Since I couldn't find anything like a "return to userland" within OsKit, I
decided to have a look at the Fluke code to see how that worked. I believe I
have identified a bug in Fluke's trap.S, and I would be interested to know
if/why I am mistaken.

The problem lies in the IRET at line 542 in trap.S. The issue is that the
IRET can take a page fault if pageframe(EIP) is invalid or has inadequate
permissions. This manifests either as a general protection fault or a page
fault (I don't recall which) that the processor reports as a *kernel* page
fault incurred by the IRET instruction. If you ask me, it's a messed up way
of reporting such things, but there it is.

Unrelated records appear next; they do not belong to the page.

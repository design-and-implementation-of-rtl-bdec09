// tb_incrementer: exhaustive check of the 6-bit incrementer against a + 1,
// including the wrap from 63 to 0 and its carry out.
module tb_incrementer;
  localparam int unsigned W = 6;
  logic [W-1:0] a, y;
  logic         co;
  int checks = 0, failures = 0;

  incrementer #(.W(W)) dut (.a, .y, .carry_out(co));

  initial begin
    #100000;
    failures++;
    $display("watchdog expired");
    $display("TB_RESULT checks=%0d failures=%0d", checks, failures);
    $finish;
  end

  initial begin
    for (int i = 0; i < (1 << W); i++) begin
      a = W'(i);
      #1;
      checks++;
      if ({co, y} != (W+1)'(i + 1)) begin
        failures++;
        $display("FAIL a=%0d y=%0d co=%0b", a, y, co);
      end
    end
    $display("TB_RESULT checks=%0d failures=%0d", checks, failures);
    $finish;
  end
endmodule
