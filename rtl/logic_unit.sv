// logic_unit: the ALU's logic sub-module, bitwise AND, OR and XOR of two
// words.
//
// `sel` picks the operation: 2'd0 AND, 2'd1 OR, 2'd2 XOR; 2'd3 returns
// operand b unchanged (used for MOV). The three operations are those the
// design names; the select encoding is this design's choice. Combinational.
module logic_unit #(
  parameter int unsigned W = 16
) (
  input  logic [W-1:0] a,
  input  logic [W-1:0] b,
  input  logic [1:0]   sel,
  output logic [W-1:0] y
);
  always_comb begin
    unique case (sel)
      2'd0:    y = a & b;
      2'd1:    y = a | b;
      2'd2:    y = a ^ b;
      default: y = b;
    endcase
  end
endmodule
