// tb_logic_unit: AND, OR, XOR and pass-through of the logic unit on random
// operands against the SystemVerilog operators.
module tb_logic_unit;
  localparam int unsigned W = 16;
  logic [W-1:0] a, b, y, exp_y;
  logic [1:0]   sel;
  int checks = 0, failures = 0;

  logic_unit #(.W(W)) dut (.a, .b, .sel, .y);

  initial begin
    #100000;
    failures++;
    $display("watchdog expired");
    $display("TB_RESULT checks=%0d failures=%0d", checks, failures);
    $finish;
  end

  initial begin
    for (int i = 0; i < 2000; i++) begin
      a = W'($urandom); b = W'($urandom); sel = 2'(i % 4);
      #1;
      case (sel)
        2'd0: exp_y = a & b;
        2'd1: exp_y = a | b;
        2'd2: exp_y = a ^ b;
        default: exp_y = b;
      endcase
      checks++;
      if (y != exp_y) begin
        failures++;
        $display("FAIL sel=%0d a=%h b=%h y=%h exp=%h", sel, a, b, y, exp_y);
      end
    end
    $display("TB_RESULT checks=%0d failures=%0d", checks, failures);
    $finish;
  end
endmodule
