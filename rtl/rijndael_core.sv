// rijndael_core: round datapath of the cost-effective Rijndael architecture
// (one round per clock, encryption and decryption on the same hardware).
//
// One ShiftRow/ShiftRow^-1, one ByteSub/ByteSub^-1 (sixteen ROMs) and four
// MixColumn/MixColumn^-1 units are shared by both directions; the
// multiplexers control1, control2, control8 and control9 choose the order in
// which a round passes through them, and control5/control6 (`ctrl.dec`)
// switch every unit to its inverse. A single 128-bit state register holds the
// block between rounds; ShiftRow always reads it.
//
// Per-cycle function, with s the state register and k the round key:
//   encryption  round 0     : s <= din ^ k                 (c1=0 c2=0 c9=0)
//               rounds 1..9 : s <= MC(SB(SR(s))) ^ k      (c1=1 c2=0 c8=0 c9=0)
//               round 10    : s <= SB(SR(s)) ^ k          (c2=1 c9=0)
//   decryption  round 0     : s <= din ^ k                 (c1=0 c2=0 c9=0)
//               rounds 1..9 : s <= MC'(SB'(SR'(s)) ^ k)   (c8=1 c9=1)
//               round 10    : s <= SB'(SR'(s)) ^ k        (c2=1 c9=0)
// so both directions take 11 clocks per block, as in the source architecture.
//
// Departure from the original datapath: there, one AddRoundKey serves both
// directions, which makes encryption (AddRoundKey before ShiftRow) and
// decryption (AddRoundKey between ByteSub^-1 and MixColumn^-1) visit the
// shared units in different cyclic orders and closes a combinational loop
// through the multiplexers. Here the key addition of decryption rounds 1..9
// uses a second 128-bit XOR bank in front of MixColumn^-1 (`u_ark_dec`), so
// the network is loop free. Where the state register sits is also this
// design's choice. Interface: `ctrl` and `round_key` are used in the cycle
// they are presented; `dout` is the state register.
module rijndael_core
  import aes_pkg::*;
(
  input  logic       clk,
  input  logic       rst_n,
  input  core_ctrl_t ctrl,
  input  block_t     din,
  input  block_t     round_key,
  output block_t     dout
);

  block_t state_q;
  block_t mux1, mux2, mux8, mux9;
  block_t sr_out, bs_out, mc_out, ark_out, ark_dec_out;

  shift_row u_shift_row (.dec(ctrl.dec), .din(state_q), .dout(sr_out));
  byte_sub  u_byte_sub  (.dec(ctrl.dec), .din(sr_out),  .dout(bs_out));

  // Key addition of decryption rounds 1..9, ahead of MixColumn^-1.
  add_round_key u_ark_dec (.state_in(bs_out), .round_key(round_key), .state_out(ark_dec_out));

  // control8: MixColumn input.
  always_comb mux8 = ctrl.c8_ark ? ark_dec_out : bs_out;

  for (genvar c = 0; c < 4; c++) begin : g_mixcol
    mix_column u_mix_column (
      .dec     (ctrl.dec),
      .col_in  (mux8  [127-32*c -: 32]),
      .col_out (mc_out[127-32*c -: 32])
    );
  end

  // control1: external data or MixColumn feedback.
  always_comb mux1 = ctrl.c1_fb ? mc_out : din;
  // control2: control1 path or ByteSub output (last round).
  always_comb mux2 = ctrl.c2_bs ? bs_out : mux1;

  add_round_key u_ark (.state_in(mux2), .round_key(round_key), .state_out(ark_out));

  // control9: state register source.
  always_comb mux9 = ctrl.c9_mc ? mc_out : ark_out;

  always_ff @(posedge clk or negedge rst_n) begin
    if (!rst_n)          state_q <= '0;
    else if (ctrl.st_en) state_q <= mux9;
  end

  assign dout = state_q;

endmodule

The workaround used in EROS is to have a label on the iret instruction and
recognize this special case in the GP fault handler. In the case of a fault
in the IRET instruction, the processor spills an exception frame all over
the stack that we are currently returning on. In EROS, it actually dumps
this state into the task control block. Fortunately, the stuff it overwrites
(at least in the stack frame layout that EROS uses) is by this point
recoverable by perfoming a PUSHA (this is part of why our stack frame is
arranged the way that it is). The GP handler and the page fault handlers
recognize the special case of a fault on the IRET instruction and patch up
the frame to make it look like this fault was incurred by the instruction
pointed to by EIP in user land. It then simply transfers control back into
the kernel as though the exception had come from there in the first place.

There are a variety of other ways you can go south in the return code that
the fluke 0.5 code doesn't seem to handle, mostly having to do with a
debugger setting the segment registers to contain invalid selectors.
Fortunately, these can be caught in the register setting code.  Since I'm
sure that both Bryan and Mike read the processor manual at least as closely
as I did, I'm wondering how the page fault on IRET error is prevented?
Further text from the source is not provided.